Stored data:
// Pseudo-LRU replacement table of the shared instruction cache.
//
// Each set holds a binary tree of NB_WAYS-1 bits (one bit for the 2-way
// cache). A tree bit points towards the half that was used less recently.
// The victim of a set is found by following the bits from the root; an
// access to a way turns every bit on its path to point away from it.
//
// Read ports (one per core controller plus one for the prefetcher) return
// the current victim combinationally. Update ports are driven by the core
// controllers only, on hits and on demand refills: lines brought in by the
// prefetcher do not touch the table, which leaves them first in line for
// replacement until a core actually uses them. Updates in the same cycle
// are applied in port order and take effect at the next clock edge. The
// tree layout and the reset value (all bits 0, victim way 0) are this
// design's choice. NB_WAYS must be a power of two.
module plru_table #(
  parameter int unsigned NB_SETS      = 32,
  parameter int unsigned NB_WAYS      = 2,
  parameter int unsigned NB_RD_PORTS  = 5,
  parameter int unsigned NB_UPD_PORTS = 4,
  localparam int unsigned SET_W  = $clog2(NB_SETS),
  localparam int unsigned WAY_W  = (NB_WAYS > 1) ? $clog2(NB_WAYS) : 1,
  localparam int unsigned LEVELS = $clog2(NB_WAYS),
  localparam int unsigned TREE_W = (NB_WAYS > 1) ? NB_WAYS - 1 : 1
) (
  input  logic                                 clk_i,
  input  logic                                 rst_ni,
  input  logic [NB_RD_PORTS-1:0][SET_W-1:0]    rd_set_i,
  output logic [NB_RD_PORTS-1:0][WAY_W-1:0]    victim_o,
  input  logic [NB_UPD_PORTS-1:0]              upd_valid_i,
  input  logic [NB_UPD_PORTS-1:0][SET_W-1:0]   upd_set_i,
  input  logic [NB_UPD_PORTS-1:0][WAY_W-1:0]   upd_way_i
);

  logic [NB_SETS-1:0][TREE_W-1:0] tree_q, tree_d;

  // Victim: walk from the root following the tree bits.
  always_comb begin
    for (int p = 0; p < NB_RD_PORTS; p++) begin
      int unsigned node;
      logic [TREE_W-1:0] t;
      t           = tree_q[rd_set_i[p]];
      node        = 0;
      victim_o[p] = '0;
      for (int l = 0; l < LEVELS; l++) begin
        victim_o[p][LEVELS-1-l] = t[node];
        node = 2*node + 1 + int'(t[node]);
      end
    end
  end

  // Update: make each bit on the accessed way's path point away from it.
  always_comb begin
    tree_d = tree_q;
    for (int u = 0; u < NB_UPD_PORTS; u++) begin
      int unsigned node;
      logic d;
      node = 0;
      d    = 1'b0;
      if (upd_valid_i[u]) begin
        for (int l = 0; l < LEVELS; l++) begin
          d = upd_way_i[u][LEVELS-1-l];
          tree_d[upd_set_i[u]][node] = ~d;
          node = 2*node + 1 + int'(d);
        end
      end
    end
  end

  always_ff @(posedge clk_i or negedge rst_ni) begin
    if (!rst_ni) tree_q <= '0;
    else         tree_q <= tree_d;
  end

endmodule
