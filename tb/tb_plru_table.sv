// Self-checking testbench of plru_table, for the 2-way default and for a
// 4-way instance. Random accesses are recorded through the update ports and
// the victim of every read port is compared with a reference that tracks,
// per set, the most recently used way of each half and which half was used
// last (an independent description of tree pseudo-LRU).
module tb_plru_table;
  localparam int unsigned NB_SETS = 32;
  logic clk = 0, rst_n = 0;
  always #5 clk = ~clk;
  int checks = 0, failures = 0;

  // 2-way instance (default parameters)
  logic [4:0][4:0] rd2_set;  logic [4:0][0:0] vic2;
  logic [3:0] up2_v; logic [3:0][4:0] up2_set; logic [3:0][0:0] up2_way;
  plru_table dut2 (.clk_i(clk), .rst_ni(rst_n), .rd_set_i(rd2_set), .victim_o(vic2),
                   .upd_valid_i(up2_v), .upd_set_i(up2_set), .upd_way_i(up2_way));

  // 4-way instance, one update port
  logic [1:0][4:0] rd4_set;  logic [1:0][1:0] vic4;
  logic [0:0] up4_v; logic [0:0][4:0] up4_set; logic [0:0][1:0] up4_way;
  plru_table #(.NB_SETS(NB_SETS), .NB_WAYS(4), .NB_RD_PORTS(2), .NB_UPD_PORTS(1)) dut4 (
    .clk_i(clk), .rst_ni(rst_n), .rd_set_i(rd4_set), .victim_o(vic4),
    .upd_valid_i(up4_v), .upd_set_i(up4_set), .upd_way_i(up4_way));

  int last2 [NB_SETS];                          // 2-way: last used way
  int lastL [NB_SETS], lastR [NB_SETS], lastH [NB_SETS];  // 4-way

  function automatic int ref4(int s);
    if (lastH[s] == 0) return (lastR[s] == 2) ? 3 : 2;
    else               return (lastL[s] == 0) ? 1 : 0;
  endfunction

  initial begin
    repeat (20000) @(posedge clk);
    failures++;
    $display("TB_RESULT checks=%0d failures=%0d", checks, failures);
    $finish;
  end

  initial begin
    rd2_set = '0; up2_v = '0; up2_set = '0; up2_way = '0;
    rd4_set = '0; up4_v = '0; up4_set = '0; up4_way = '0;
    for (int s = 0; s < NB_SETS; s++) begin
      last2[s] = 1; lastH[s] = 1; lastL[s] = 1; lastR[s] = 3;   // reset: victim way 0
    end
    repeat (3) @(posedge clk);
    rst_n = 1;
    for (int cyc = 0; cyc < 3000; cyc++) begin
      @(negedge clk);
      for (int p = 0; p < 5; p++) rd2_set[p] = 5'($urandom_range(0, 7));
      for (int p = 0; p < 2; p++) rd4_set[p] = 5'($urandom_range(0, 7));
      #1;
      for (int p = 0; p < 5; p++) begin
        checks++;
        if (int'(vic2[p]) != 1 - last2[rd2_set[p]]) begin
          failures++;
          if (failures < 10) $display("2-way: set %0d victim %0d", rd2_set[p], vic2[p]);
        end
      end
      for (int p = 0; p < 2; p++) begin
        checks++;
        if (int'(vic4[p]) != ref4(rd4_set[p])) begin
          failures++;
          if (failures < 10) $display("4-way: set %0d victim %0d exp %0d", rd4_set[p], vic4[p], ref4(rd4_set[p]));
        end
      end
      for (int u = 0; u < 4; u++) begin
        up2_v[u]   = ($urandom_range(0, 2) == 0);
        up2_set[u] = 5'($urandom_range(0, 7));
        up2_way[u] = 1'($urandom_range(0, 1));
      end
      up4_v[0]   = ($urandom_range(0, 1) == 0);
      up4_set[0] = 5'($urandom_range(0, 7));
      up4_way[0] = 2'($urandom_range(0, 3));
      @(posedge clk);
      for (int u = 0; u < 4; u++) if (up2_v[u]) last2[up2_set[u]] = int'(up2_way[u]);
      if (up4_v[0]) begin
        int w; int s;
        w = int'(up4_way[0]); s = int'(up4_set[0]);
        if (w < 2) begin lastH[s] = 0; lastL[s] = w; end
        else       begin lastH[s] = 1; lastR[s] = w; end
      end
    end
    $display("TB_RESULT checks=%0d failures=%0d", checks, failures);
    $finish;
  end
endmodule
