// qam_demod: coherent demodulator of square QAM signals.
//
// A symbol lasts N carrier periods and carries one of L amplitude levels
// (2l - L + 1)*A on each of the in-phase and quadrature carriers,
// POSITIONS = L*L. The basic algorithm (basic_processor) gives the responses
// y0, y1 summed over N periods. They go to the two threshold devices TD0, TD1
// and to the normalizing and synchronizing device (qam_nsd), which finds the
// symbol timing and forms the threshold spacing. At the symbol strobe the
// resolver (qam_resolver) latches the two level indices and the decoder
// (qam_decoder) turns them into the symbol's bits.
// The signal reaching the ADC is taken to be phase-locked to the sampling
// clock (coherent reception): s(t) = aI*cos(w0 t) + aQ*sin(w0 t), sampled at
// w0 t = 0, 90, 180, 270 degrees, so y0 = 2N*aI and y1 = 2N*aQ. Carrier
// recovery is outside this block. The symbol bits are
// code = {gray(level_I), gray(level_Q)}.
// Timing: the code appears 2 clocks after the strobe period's y_valid; one
// code per symbol once the synchronizer has settled (a few tens of symbols).
module qam_demod #(
  parameter int unsigned R         = 12,       // ADC width
  parameter int unsigned N         = 64,       // periods per symbol
  parameter int unsigned POSITIONS = 4         // QAM positions, L*L
) (
  input  logic                              clk,
  input  logic                              rst_n,
  input  logic signed [R-1:0]               adc,
  output logic [$clog2(POSITIONS)-1:0]      code,
  output logic                              code_valid,
  output logic [$clog2(N)-1:0]              sync_phase   // period phase taken as symbol end
);
  localparam int unsigned LB = $clog2(POSITIONS) / 2;
  localparam int unsigned L  = 2 ** LB;
  localparam int unsigned YW = R + $clog2(N) + 1;

  logic signed [YW-1:0]      y0, y1;
  logic                      y_valid;
  logic [YW-1:0]             unit;
  logic                      sym_strobe;
  logic [LB-1:0]             lvl0, lvl1, word0, word1;
  logic                      word_valid;

  basic_processor #(.R(R), .N(N)) u_basic (
    .clk, .rst_n, .adc, .y0, .y1, .y_valid
  );

  qam_nsd #(.W(YW), .N(N), .L(L)) u_nsd (
    .clk, .rst_n, .y0, .y1, .y_valid, .unit, .sym_strobe, .phase(sync_phase)
  );

  threshold_device #(.W(YW), .L(L)) u_td0 (.y(y0), .unit, .level(lvl0));
  threshold_device #(.W(YW), .L(L)) u_td1 (.y(y1), .unit, .level(lvl1));

  qam_resolver #(.LB(LB)) u_rs (
    .clk, .rst_n, .lvl0, .lvl1, .strobe(sym_strobe), .word0, .word1, .word_valid
  );

  qam_decoder #(.LB(LB)) u_dc (
    .clk, .rst_n, .word0, .word1, .word_valid, .code, .code_valid
  );
endmodule
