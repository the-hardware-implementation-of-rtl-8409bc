// tb_qam_demod: coherent QAM at reduced N, 16 positions and 4 positions side
// by side. Symbols start OFF periods after reset, so the synchronizer has to
// find the symbol timing; the amplitude is arbitrary, so the thresholds have
// to be formed from the signal. After settling, every decoded code must equal
// {gray(I level), gray(Q level)} of the symbol sent, one code per symbol.
module tb_qam_demod;
  localparam int unsigned R = 10;
  localparam int unsigned N = 8;
  localparam int unsigned NB = $clog2(N);
  localparam int unsigned NSYM = 200;
  localparam int unsigned SETTLE = 80;
  localparam int unsigned OFF = 5;
  logic clk = 1'b0, rst_n = 1'b0;
  logic signed [R-1:0] adc16, adc4;
  logic [3:0] code16;
  logic [1:0] code4;
  logic v16, v4;
  logic [NB-1:0] ph16, ph4;
  int checks = 0, failures = 0;
  int cyc = 0, n16 = 0, n4 = 0;
  int symq16 [$], symq4 [$];     // expected code of each sample's symbol, per clock
  int gray [4] = '{0, 1, 3, 2};
  int seen16 [16];

  qam_demod #(.R(R), .N(N), .POSITIONS(16)) dut16 (
    .clk, .rst_n, .adc(adc16), .code(code16), .code_valid(v16), .sync_phase(ph16));
  qam_demod #(.R(R), .N(N), .POSITIONS(4)) dut4 (
    .clk, .rst_n, .adc(adc4), .code(code4), .code_valid(v4), .sync_phase(ph4));

  always #5 clk = ~clk;

  initial begin
    repeat ((NSYM + 2) * N * 4 + 2000) @(posedge clk);
    failures++;
    $display("watchdog expired");
    $display("TB_RESULT checks=%0d failures=%0d", checks, failures);
    $finish;
  end

  // A code leaves the decoder NB + 4 clocks after the last sample of its
  // symbol; compare with the symbol of the sample NB + 6 clocks back.
  always @(negedge clk) begin
    if (rst_n && v16) begin
      if (n16 >= SETTLE && cyc - NB - 6 >= 0 && cyc - NB - 6 < symq16.size()) begin
        checks++;
        seen16[code16]++;
        if (int'(code16) != symq16[cyc - NB - 6]) begin
          failures++;
          $display("16-QAM symbol %0d: got %0d want %0d", n16, code16, symq16[cyc - NB - 6]);
        end
      end
      n16++;
    end
    if (rst_n && v4) begin
      if (n4 >= SETTLE && cyc - NB - 6 >= 0 && cyc - NB - 6 < symq4.size()) begin
        checks++;
        if (int'(code4) != symq4[cyc - NB - 6]) begin
          failures++;
          $display("4-QAM symbol %0d: got %0d want %0d", n4, code4, symq4[cyc - NB - 6]);
        end
      end
      n4++;
    end
  end

  initial begin
    int li, lq, mi, mq, a16, a4;
    adc16 = '0; adc4 = '0;
    a16 = 9 + int'($urandom % 4);              // per-sample amplitude step
    a4  = 20 + int'($urandom % 20);
    li = 0; lq = 0; mi = 0; mq = 0;
    repeat (3) @(posedge clk);
    rst_n <= 1'b1;
    @(negedge clk);
    for (int p = 0; p < (NSYM + 1) * N; p++) begin
      if (p == 0 || (p >= OFF && (p - OFF) % N == 0)) begin
        li = $urandom % 4; lq = $urandom % 4;
        mi = $urandom % 2; mq = $urandom % 2;
      end
      for (int q = 0; q < 4; q++) begin
        int ai, aq, bi, bq;
        ai = (2 * li - 3) * a16; aq = (2 * lq - 3) * a16;
        bi = (2 * mi - 1) * a4;  bq = (2 * mq - 1) * a4;
        case (q)
          0: begin adc16 <= R'(ai);  adc4 <= R'(bi);  end
          1: begin adc16 <= R'(aq);  adc4 <= R'(bq);  end
          2: begin adc16 <= R'(-ai); adc4 <= R'(-bi); end
          default: begin adc16 <= R'(-aq); adc4 <= R'(-bq); end
        endcase
        symq16.push_back(gray[li] * 4 + gray[lq]);
        symq4.push_back(mi * 2 + mq);
        @(posedge clk);
        cyc++;
        @(negedge clk);
      end
    end
    checks += 3;
    if (n16 < NSYM - 5 || n4 < NSYM - 5) begin failures++; $display("codes %0d %0d", n16, n4); end
    if (int'(ph16) != (OFF + N - 1) % N || int'(ph4) != (OFF + N - 1) % N) begin
      failures++; $display("sync phase %0d %0d", ph16, ph4);
    end
    begin
      int nz = 0;
      for (int c = 0; c < 16; c++) if (seen16[c] == 0) nz++;
      if (nz != 0) begin failures++; $display("%0d codes never received", nz); end
    end
    $display("TB_RESULT checks=%0d failures=%0d", checks, failures);
    $finish;
  end
endmodule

**Your goal**
Stopping at the line containing "to point away from it.", please repeat exactly every line from the very start of the entries, that line included, and nothing more.

**Written response**
// Pseudo-LRU replacement table of the shared instruction cache.
//
// Each set holds a binary tree of NB_WAYS-1 bits (one bit for the 2-way
// cache). A tree bit points towards the half that was used less recently.
// The victim of a set is found by following the bits from the root; an
// access to a way turns every bit on its path to point away from it.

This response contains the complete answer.